EXERCISE DIRECTIONS> Using the records below, filter out every line that lacks "depth" and copy the rest.

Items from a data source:
// tau_bdt_algo: one instance of the BDT tau identification algorithm.
//
// Every 200 MHz cycle the instance takes the 99 16-bit cells of its fixed
// calorimeter window and, fully pipelined, produces a 10-bit BDT score and a
// 2-bit score condition for it:
//   - u_vars (adder_tree) sums the cell subsets that form the 11 input
//     variables. Subsets differ in size, so their sums would be ready at
//     different cycles; every variable is padded to the cycle of the slowest,
//     VAR_LAT (4 by default: the 11-cell central-tower sum), so that all
//     reach the BDT together.
//   - a variable whose sum overflowed 16 bits is fed to the BDT as 0xFFFF.
//   - u_bdt evaluates the ensemble in BDT_LAT cycles (6 by default).
//   - u_cond compares the score with three 8-bit working-point thresholds
//     (thr_i, static configuration) in one cycle.
//   - everything leaving the instance is padded to one fixed cycle,
//     OUT_LATENCY = 12: the score, its condition, the variables' overflow
//     flags and side_i, the other signals of the surrounding trigger
//     algorithm. Retraining the model or redefining the variables changes
//     VAR_LAT and BDT_LAT, but not when the results appear downstream.
// With the defaults the natural latency is 4 + 6 + 1 = 11 and one padding
// cycle brings it to 12. Elaboration fails if the natural latency exceeds
// OUT_LATENCY.
//
// VAR_MASKS (row v: the cells summed into variable v; default: the schema of
// tau_bdt_pkg) lets the variable definitions change without touching the
// code, and CELL_READY lets cells arrive at different cycles of the event;
// the alignment delays follow automatically.
//
// The structure (configurable subset sums aligned to one cycle, BDT, score
// condition, delayed side signals, 12 cycles at one result per clock) and
// the cycle positions (variables by cycle 4, BDT through cycle 10, condition
// in cycle 11, outputs at 12) follow the design. The saturation of
// overflowed variables, the width and meaning of the side signals and the
// default model are this implementation's choices.
module tau_bdt_algo #(
  parameter int unsigned SIDE_W = 32,
  parameter tau_bdt_pkg::var_masks_t  VAR_MASKS  = tau_bdt_pkg::all_var_masks(),
  parameter tau_bdt_pkg::cell_ready_t CELL_READY = '0,
  parameter int unsigned OUT_LATENCY = tau_bdt_pkg::MAX_LATENCY
) (
  input  logic                                                     clk,
  input  logic [tau_bdt_pkg::N_CELLS-1:0][tau_bdt_pkg::CELL_W-1:0] cells_i,
  input  logic [SIDE_W-1:0]                                        side_i,
  input  logic [tau_bdt_pkg::N_WP-1:0][tau_bdt_pkg::THR_W-1:0]     thr_i,
  output logic [tau_bdt_pkg::SCORE_W-1:0]                          score_o,
  output logic [1:0]                                               cond_o,
  output logic [SIDE_W-1:0]                                        side_o,
  output logic [tau_bdt_pkg::N_VARS-1:0]                           var_ovf_o
);

  localparam int unsigned N_VARS  = tau_bdt_pkg::N_VARS;
  localparam int unsigned W       = tau_bdt_pkg::CELL_W;
  localparam int unsigned SCORE_W = tau_bdt_pkg::SCORE_W;
  localparam int unsigned VAR_LAT = tau_bdt_pkg::var_latency(VAR_MASKS, CELL_READY);
  localparam int unsigned BDT_LAT = tau_bdt_pkg::bdt_latency(tau_bdt_pkg::N_TREES);
  localparam int unsigned NAT_LAT = VAR_LAT + BDT_LAT + 1;
  localparam int unsigned PAD     = (OUT_LATENCY > NAT_LAT) ? OUT_LATENCY - NAT_LAT : 0;

  if (NAT_LAT > OUT_LATENCY) begin : g_err_latency
    $error("tau_bdt_algo: latency %0d exceeds budget %0d", NAT_LAT, OUT_LATENCY);
  end

  logic [N_VARS-1:0][W-1:0] var_sum;
  logic [N_VARS-1:0]        var_ovf;
  logic [N_VARS-1:0][W-1:0] feat;
  logic [SCORE_W-1:0]       score;
  logic [1:0]               cond;

  adder_tree #(
    .W        (W),
    .N_IN     (tau_bdt_pkg::N_CELLS),
    .N_OUT    (N_VARS),
    .SUM_MASK (VAR_MASKS),
    .IN_READY (CELL_READY),
    .REQ_CYCLE(tau_bdt_pkg::same_cycle(8'(VAR_LAT)))
  ) u_vars (
    .clk      (clk),
    .in_words (cells_i),
    .out_words(var_sum),
    .out_ovf  (var_ovf)
  );

  always_comb begin
    for (int unsigned v = 0; v < N_VARS; v++) feat[v] = var_ovf[v] ? '1 : var_sum[v];
  end

  bdt u_bdt (
    .clk  (clk),
    .feat (feat),
    .score(score)
  );

  bdt_condition u_cond (
    .clk  (clk),
    .score(score),
    .thr  (thr_i),
    .cond (cond)
  );

  // align everything to OUT_LATENCY
  delay_line #(.W(SCORE_W), .DELAY(1 + PAD)) u_score_delay (
    .clk(clk), .in_word(score), .out_word(score_o)
  );

  delay_line #(.W(2), .DELAY(PAD)) u_cond_delay (
    .clk(clk), .in_word(cond), .out_word(cond_o)
  );

  delay_line #(.W(N_VARS), .DELAY(BDT_LAT + 1 + PAD)) u_ovf_delay (
    .clk(clk), .in_word(var_ovf), .out_word(var_ovf_o)
  );

  delay_line #(.W(SIDE_W), .DELAY(OUT_LATENCY)) u_side_delay (
    .clk(clk), .in_word(side_i), .out_word(side_o)
  );

endmodule
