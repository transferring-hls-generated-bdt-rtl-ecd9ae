// tb_tau_bdt_algo: one algorithm instance end to end, one random window per
// cycle, in three configurations whose natural latencies differ but whose
// outputs must all appear at the fixed cycle 12:
//   u_now  : all cells at cycle 0; variables 4 + BDT 6 + condition 1 = 11,
//            padded by 1;
//   u_late : the 9 presampler cells arrive 1 cycle late; the central-tower
//            sum then ends at cycle 5 and the natural latency is exactly 12;
//   u_alt  : a different variable schema whose largest sum has 8 cells
//            (3 adder cycles): natural latency 10, padded by 2.
// Expected variables come from the real-number geometry reference, expected
// scores from walking the trees, the condition from counting thresholds;
// side words and overflow flags must leave with the score of their event.
// The thresholds change every 50 cycles; they are static configuration, so
// the condition is not checked for the events next to a change.
module tb_tau_bdt_algo;
  localparam int NEV = 300;
  localparam int LAT = 12;
  logic clk = 0;
  always #5 clk = ~clk;

  int checks = 0, failures = 0, n_ovf = 0, n_pad = 0, n_nopad = 0;
  int n_cond [4];

  localparam tau_bdt_pkg::cell_ready_t LATE_READY = {{90{8'd0}}, {9{8'd1}}};

  logic [98:0][15:0] cells_now, cells_late;
  logic [31:0]       side;
  logic [2:0][7:0]   thr;
  logic [9:0]        score [3];
  logic [1:0]        cond  [3];
  logic [31:0]       side_o [3];
  logic [10:0]       ovf   [3];

  logic [98:0][15:0] ev_cells [NEV];
  logic [31:0]       ev_side  [NEV];
  logic [2:0][7:0]   ev_thr   [NEV];
  int                ev_score [NEV][2];   // [0]: standard schema, [1]: alternative
  logic [10:0]       ev_ovf   [NEV][2];

  tau_bdt_algo u_now (.clk(clk), .cells_i(cells_now), .side_i(side), .thr_i(thr),
                      .score_o(score[0]), .cond_o(cond[0]), .side_o(side_o[0]), .var_ovf_o(ovf[0]));
  tau_bdt_algo #(.CELL_READY(LATE_READY)) u_late (
                      .clk(clk), .cells_i(cells_late), .side_i(side), .thr_i(thr),
                      .score_o(score[1]), .cond_o(cond[1]), .side_o(side_o[1]), .var_ovf_o(ovf[1]));
  tau_bdt_algo #(.VAR_MASKS(tb_ref_pkg::alt_masks())) u_alt (
                      .clk(clk), .cells_i(cells_now), .side_i(side), .thr_i(thr),
                      .score_o(score[2]), .cond_o(cond[2]), .side_o(side_o[2]), .var_ovf_o(ovf[2]));

  task automatic check_out(int k, int e);
    int sch = (k == 2) ? 1 : 0;
    int exp_cond = tb_ref_pkg::cond_ref(ev_score[e][sch], ev_thr[e]);
    // just after a threshold change the condition may use either set
    bit settled = (e < 2 || ev_thr[e-2] == ev_thr[e]) && (e + 2 >= NEV || ev_thr[e+2] == ev_thr[e]);
    if (!settled) exp_cond = int'(cond[k]);
    checks++;
    n_cond[exp_cond]++;
    if (k == 1) n_nopad++; else n_pad++;
    if (int'(score[k]) != ev_score[e][sch] || int'(cond[k]) != exp_cond ||
        side_o[k] !== ev_side[e] || ovf[k] !== ev_ovf[e][sch]) begin
      failures++;
      if (failures < 10)
        $display("config %0d event %0d: score %0d/%0d cond %0d/%0d side %h/%h ovf %b/%b", k, e,
                 score[k], ev_score[e][sch], cond[k], exp_cond, side_o[k], ev_side[e], ovf[k], ev_ovf[e][sch]);
    end
  endtask

  initial begin
    repeat (20000) @(posedge clk);
    failures++;
    $display("watchdog expired");
    $display("TB_RESULT checks=%0d failures=%0d", checks, failures);
    $finish;
  end

  initial begin
    logic [2:0][7:0] t;
    for (int e = 0; e < NEV; e++) begin
      logic [10:0][15:0] feat;
      logic [15:0] s;
      bit o;
      if (e % 50 == 0) t = {8'(100 + $urandom % 40), 8'(88 + $urandom % 10), 8'(70 + $urandom % 16)};
      ev_thr[e] = t;
      for (int i = 0; i < 99; i++)
        ev_cells[e][i] = ($urandom % 50 == 0) ? 16'h9000 | 16'($urandom) : 16'($urandom % 1600);
      ev_side[e] = $urandom;
      for (int v = 0; v < 11; v++) begin
        tb_ref_pkg::var_sum(v, ev_cells[e], s, o);
        ev_ovf[e][0][v] = o;
        feat[v] = o ? 16'hFFFF : s;
      end
      if (ev_ovf[e][0] != 0) n_ovf++;
      ev_score[e][0] = tb_ref_pkg::bdt_score(feat, 16, 3, tau_bdt_pkg::def_feat_idx(),
                                             tau_bdt_pkg::def_thresh(), tau_bdt_pkg::def_leaf());
      tb_ref_pkg::alt_var10_sum(ev_cells[e], s, o);
      ev_ovf[e][1] = {o, ev_ovf[e][0][9:0]};
      feat[10] = o ? 16'hFFFF : s;
      ev_score[e][1] = tb_ref_pkg::bdt_score(feat, 16, 3, tau_bdt_pkg::def_feat_idx(),
                                             tau_bdt_pkg::def_thresh(), tau_bdt_pkg::def_leaf());
    end

    for (int c = 0; c < NEV; c++) begin
      cells_now = ev_cells[c];
      side      = ev_side[c];
      thr = (c >= LAT - 1) ? ev_thr[c - (LAT - 1)] : ev_thr[0];
      for (int i = 0; i < 99; i++)
        if (i < 9) cells_late[i] = (c >= 1) ? ev_cells[c-1][i] : 16'($urandom);
        else       cells_late[i] = ev_cells[c][i];
      #1;
      if (c >= LAT) for (int k = 0; k < 3; k++) check_out(k, c - LAT);
      @(posedge clk);
      #1;
    end
    if (n_ovf == 0) begin failures++; $display("no variable overflow exercised"); end
    if (n_pad == 0 || n_nopad == 0) begin failures++; $display("padding cases not exercised"); end
    for (int k = 0; k < 4; k++)
      if (n_cond[k] == 0) begin failures++; $display("condition %0d never produced", k); end
    $display("events with an overflowing variable: %0d; conditions 0..3: %0d %0d %0d %0d",
             n_ovf, n_cond[0], n_cond[1], n_cond[2], n_cond[3]);
    $display("TB_RESULT checks=%0d failures=%0d", checks, failures);
    $finish;
  end
endmodule
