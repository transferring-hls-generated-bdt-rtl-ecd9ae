// efex_tau_fpga: the BDT tau identification of one eFEX processing FPGA.
//
// An eFEX processing FPGA runs N_INST = 8 copies of the tau algorithm side by
// side, each looking at its own fixed 99-cell region of the calorimeter, all
// clocked at 200 MHz and fully pipelined: each instance accepts a window and
// emits a 10-bit score and a 2-bit score condition every cycle, 12 cycles
// after its input. The three 8-bit working-point thresholds of the score
// condition (bdt_thr_i) are configuration shared by all instances.
//
// Next to the trigger, and independent of it, the module carries the
// three-input example network of adder_tree in its default configuration
// (A = x+y+z, B = x+y, C = y+z, inputs at cycles 0/1/3, outputs at cycles
// 5/8/7), with its own ports ex_*.
//
// Instance count and clock follow the design. The surrounding firmware (input
// links, seed finding, the rest of the tau algorithm, readout) is not part of
// this module: its signals enter and leave through side_i/side_o.
module efex_tau_fpga #(
  parameter int unsigned N_INST = 8,
  parameter int unsigned SIDE_W = 32
) (
  input  logic                                                                  clk,
  input  logic [N_INST-1:0][tau_bdt_pkg::N_CELLS-1:0][tau_bdt_pkg::CELL_W-1:0]  cells_i,
  input  logic [N_INST-1:0][SIDE_W-1:0]                                         side_i,
  input  logic [tau_bdt_pkg::N_WP-1:0][tau_bdt_pkg::THR_W-1:0]                  bdt_thr_i,
  output logic [N_INST-1:0][tau_bdt_pkg::SCORE_W-1:0]                           score_o,
  output logic [N_INST-1:0][1:0]                                                cond_o,
  output logic [N_INST-1:0][SIDE_W-1:0]                                         side_o,
  output logic [N_INST-1:0][tau_bdt_pkg::N_VARS-1:0]                            var_ovf_o,
  // worked adder-tree example
  input  logic [2:0][15:0]                                                      ex_in_i,
  output logic [2:0][15:0]                                                      ex_out_o,
  output logic [2:0]                                                            ex_ovf_o
);

  for (genvar g = 0; g < N_INST; g++) begin : g_inst
    tau_bdt_algo #(.SIDE_W(SIDE_W)) u_algo (
      .clk      (clk),
      .cells_i  (cells_i[g]),
      .side_i   (side_i[g]),
      .thr_i    (bdt_thr_i),
      .score_o  (score_o[g]),
      .cond_o   (cond_o[g]),
      .side_o   (side_o[g]),
      .var_ovf_o(var_ovf_o[g])
    );
  end

  adder_tree u_example (
    .clk      (clk),
    .in_words (ex_in_i),
    .out_words(ex_out_o),
    .out_ovf  (ex_ovf_o)
  );

endmodule
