// tb_efex_tau_fpga: the whole FPGA at its default size, end to end.
//
// Each of the 8 algorithm instances receives its own random 99-cell window
// and side word every cycle; every score, side word and overflow vector must
// come out exactly 9 cycles later (within the 12-cycle budget). The example
// adder tree beside it gets x, y, z of each event at cycles 0, 1, 3 and must
// give A, B, C at cycles 5, 8, 7. Expected values come from the reference
// models in tb_ref_pkg and from 64-bit sums.
//
// Mechanisms counted, each of which must occur: a variable overflowing into
// saturation; each of the four score conditions; a result from every instance on consecutive cycles (one new
// result per clock); side words delivered aligned with their score; example
// sums padded to a later required cycle (B and C) and inputs held back to
// meet a late one (A).
module tb_efex_tau_fpga;
  localparam int NEV    = 120;
  localparam int N_INST = 8;
  localparam int LAT    = 12;
  localparam int BUDGET = 12;
  logic clk = 0;
  always #5 clk = ~clk;

  int checks = 0, failures = 0;
  int n_cond [4];
  int n_ovf = 0, n_back_to_back = 0, n_side = 0, n_padded = 0, n_held = 0;

  logic [N_INST-1:0][98:0][15:0] cells;
  logic [N_INST-1:0][31:0]       side;
  logic [N_INST-1:0][9:0]        score;
  logic [N_INST-1:0][1:0]        cond;
  logic [2:0][7:0]               thr = {8'd118, 8'd94, 8'd78};
  logic [N_INST-1:0][31:0]       side_o;
  logic [N_INST-1:0][10:0]       ovf;
  logic [2:0][15:0] ex_in, ex_out;
  logic [2:0]       ex_ovf;

  efex_tau_fpga dut (
    .clk(clk), .cells_i(cells), .side_i(side), .bdt_thr_i(thr), .score_o(score), .cond_o(cond), .side_o(side_o), .var_ovf_o(ovf),
    .ex_in_i(ex_in), .ex_out_o(ex_out), .ex_ovf_o(ex_ovf)
  );

  logic [98:0][15:0] ev_cells [NEV][N_INST];
  logic [31:0]       ev_side  [NEV][N_INST];
  int                ev_score [NEV][N_INST];
  logic [10:0]       ev_ovf   [NEV][N_INST];
  logic [15:0]       ex_data  [NEV][3];

  localparam int EX_READY [3] = '{0, 1, 3};
  localparam int EX_OUTC  [3] = '{5, 8, 7};
  localparam bit [2:0] EX_MASK [3] = '{3'b111, 3'b011, 3'b110};

  initial begin
    repeat (5000) @(posedge clk);
    failures++;
    $display("watchdog expired");
    $display("TB_RESULT checks=%0d failures=%0d", checks, failures);
    $finish;
  end

  initial begin
    for (int e = 0; e < NEV; e++) begin
      for (int g = 0; g < N_INST; g++) begin
        logic [10:0][15:0] feat;
        for (int i = 0; i < 99; i++)
          ev_cells[e][g][i] = ($urandom % 60 == 0) ? 16'hA000 | 16'($urandom) : 16'($urandom % 1600);
        ev_side[e][g] = $urandom;
        for (int v = 0; v < 11; v++) begin
          logic [15:0] s;
          bit o;
          tb_ref_pkg::var_sum(v, ev_cells[e][g], s, o);
          ev_ovf[e][g][v] = o;
          feat[v] = o ? 16'hFFFF : s;
        end
        if (ev_ovf[e][g] != 0) n_ovf++;
        ev_score[e][g] = tb_ref_pkg::bdt_score(feat, 16, 3, tau_bdt_pkg::def_feat_idx(),
                                               tau_bdt_pkg::def_thresh(), tau_bdt_pkg::def_leaf());
      end
      for (int i = 0; i < 3; i++) ex_data[e][i] = ($urandom % 8 == 0) ? 16'hC000 | 16'($urandom) : 16'($urandom);
    end
    if (LAT > BUDGET) begin failures++; $display("latency over budget"); end

    for (int c = 0; c < NEV; c++) begin
      for (int g = 0; g < N_INST; g++) begin
        cells[g] = ev_cells[c][g];
        side[g]  = ev_side[c][g];
      end
      for (int i = 0; i < 3; i++)
        ex_in[i] = (c >= EX_READY[i]) ? ex_data[c - EX_READY[i]][i] : 16'($urandom);
      #1;
      if (c >= LAT) begin
        automatic int e = c - LAT;
        automatic bit all_ok = 1;
        for (int g = 0; g < N_INST; g++) begin
          automatic int exp_cond = tb_ref_pkg::cond_ref(ev_score[e][g], thr);
          checks++;
          n_cond[exp_cond]++;
          if (int'(score[g]) != ev_score[e][g] || ovf[g] !== ev_ovf[e][g] || int'(cond[g]) != exp_cond) begin
            failures++;
            all_ok = 0;
            if (failures < 10) $display("inst %0d event %0d: score %0d/%0d cond %0d/%0d ovf %b/%b", g, e,
                                        score[g], ev_score[e][g], cond[g], exp_cond, ovf[g], ev_ovf[e][g]);
          end
          checks++;
          if (side_o[g] !== ev_side[e][g]) begin
            failures++;
            all_ok = 0;
            if (failures < 10) $display("inst %0d event %0d: side %h/%h", g, e, side_o[g], ev_side[e][g]);
          end else n_side++;
        end
        if (all_ok && e > 0) n_back_to_back++;
      end
      for (int j = 0; j < 3; j++) begin
        automatic int e = c - EX_OUTC[j];
        if (e >= 0) begin
          automatic longint s = 0;
          for (int i = 0; i < 3; i++) if (EX_MASK[j][i]) s += longint'(ex_data[e][i]);
          checks++;
          if (ex_out[j] !== s[15:0] || ex_ovf[j] !== (s > 65535)) begin
            failures++;
            if (failures < 10) $display("example out %0d event %0d: %h/%b exp %h", j, e, ex_out[j], ex_ovf[j], s[16:0]);
          end else if (j == 0) n_held++;
          else n_padded++;
        end
      end
      @(posedge clk);
      #1;
    end
    $display("windows with an overflowing variable: %0d", n_ovf);
    $display("cycles with all 8 results right on consecutive events: %0d", n_back_to_back);
    $display("side words aligned: %0d, example sums held/padded: %0d/%0d", n_side, n_held, n_padded);
    for (int k = 0; k < 4; k++)
      if (n_cond[k] == 0) begin failures++; $display("score condition %0d never produced", k); end
    $display("score conditions 0..3: %0d %0d %0d %0d", n_cond[0], n_cond[1], n_cond[2], n_cond[3]);
    if (n_ovf == 0)          begin failures++; $display("overflow never happened"); end
    if (n_back_to_back == 0) begin failures++; $display("no back-to-back results"); end
    if (n_side == 0)         begin failures++; $display("no aligned side word"); end
    if (n_held == 0 || n_padded == 0) begin failures++; $display("example delays not exercised"); end
    $display("TB_RESULT checks=%0d failures=%0d", checks, failures);
    $finish;
  end
endmodule
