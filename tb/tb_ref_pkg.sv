// tb_ref_pkg: reference models shared by the testbenches.
//
// The variable reference works from calorimeter geometry in real numbers,
// independently of the integer selection rules of the RTL: it places every
// cell at its (eta, phi) centre, computes its distance to the window centre
// and selects the cells whose distance, in units of 1e-4, matches the number
// in the variable's name (lL_dDDDD). Cell sizes: 0.025 x 0.0982 in EM1/EM2,
// 0.1 x 0.0982 elsewhere; cells are numbered layer by layer, then phi row,
// then eta column. Variable 10 is the central tower in all layers.
//
// The BDT reference walks each tree of the model node by node and clamps the
// total to the 10-bit score range.
package tb_ref_pkg;

  localparam int N_CELLS = 99;
  localparam int N_VARS  = 11;

  localparam int VAR_LAYER [10] = '{2, 2, 2, 0, 2, 2, 1, 1, 1, 1};
  localparam int VAR_DIST  [10] = '{1051, 375, 625, 0, 125, 990, 1493, 1315, 1164, 1690};

  function automatic void cell_pos(int idx, output int layer, output real eta, output real phi);
    int base, cols, r, c;
    if (idx < 9)       begin layer = 0; base = 0;  cols = 3;  end
    else if (idx < 45) begin layer = 1; base = 9;  cols = 12; end
    else if (idx < 81) begin layer = 2; base = 45; cols = 12; end
    else if (idx < 90) begin layer = 3; base = 81; cols = 3;  end
    else               begin layer = 4; base = 90; cols = 3;  end
    r = (idx - base) / cols;
    c = (idx - base) % cols;
    phi = (r - 1) * 0.0982;
    if (cols == 12) eta = (c - 5.5) * 0.025;
    else            eta = (c - 1) * 0.1;
  endfunction

  function automatic bit in_var(int v, int idx);
    int layer;
    real eta, phi, d;
    cell_pos(idx, layer, eta, phi);
    if (v == 10) return (phi == 0.0) && (eta < 0.05) && (eta > -0.05);
    if (layer != VAR_LAYER[v]) return 0;
    d = $sqrt(eta * eta + phi * phi) * 10000.0;
    return (d - VAR_DIST[v] < 0.6) && (VAR_DIST[v] - d < 0.6);
  endfunction

  // sum of a variable: value modulo 2^16 and overflow flag
  function automatic void var_sum(int v, logic [N_CELLS-1:0][15:0] cells,
                                  output logic [15:0] sum, output bit ovf);
    longint s = 0;
    for (int i = 0; i < N_CELLS; i++) if (in_var(v, i)) s += longint'(cells[i]);
    sum = s[15:0];
    ovf = (s > 65535);
  endfunction

  // alternative schema used to test reconfiguration: variable 10 becomes the
  // eight EM1 cells of l1_d1493 and l1_d1690 instead of the central tower
  function automatic tau_bdt_pkg::var_masks_t alt_masks();
    tau_bdt_pkg::var_masks_t m = tau_bdt_pkg::all_var_masks();
    m[10] = tau_bdt_pkg::var_mask(6) | tau_bdt_pkg::var_mask(9);
    return m;
  endfunction

  function automatic void alt_var10_sum(logic [N_CELLS-1:0][15:0] cells,
                                        output logic [15:0] sum, output bit ovf);
    longint s = 0;
    for (int i = 0; i < N_CELLS; i++) if (in_var(6, i) || in_var(9, i)) s += longint'(cells[i]);
    sum = s[15:0];
    ovf = (s > 65535);
  endfunction

  // BDT reference: complete trees in heap order, left when feat < thr
  function automatic int bdt_score(logic [N_VARS-1:0][15:0] feat, int n_trees, int depth,
                                   tau_bdt_pkg::feat_idx_t fidx, tau_bdt_pkg::thresh_t thr,
                                   tau_bdt_pkg::leaf_t leaf);
    int total = 0;
    for (int t = 0; t < n_trees; t++) begin
      int node = 0;
      for (int d = 0; d < depth; d++) begin
        if (feat[fidx[t][node]] < thr[t][node]) node = 2 * node + 1;
        else                                    node = 2 * node + 2;
      end
      total += int'($signed(leaf[t][node - ((1 << depth) - 1)]));
    end
    if (total > 1023) total = 1023;
    if (total < 0)    total = 0;
    return total;
  endfunction

  // score condition: how many of the thresholds (x4) the score reaches
  function automatic int cond_ref(int score, logic [2:0][7:0] thr);
    int n = 0;
    for (int k = 0; k < 3; k++) if (score >= 4 * int'(thr[k])) n++;
    return n;
  endfunction

endpackage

FINISHED TASK>
  function automatic int bdt_score(logic [N_VARS-1:0][15:0] feat, int n_trees, int depth,
      for (int d = 0; d < depth; d++) begin
      total += int'($signed(leaf[t][node - ((1 << depth) - 1)]));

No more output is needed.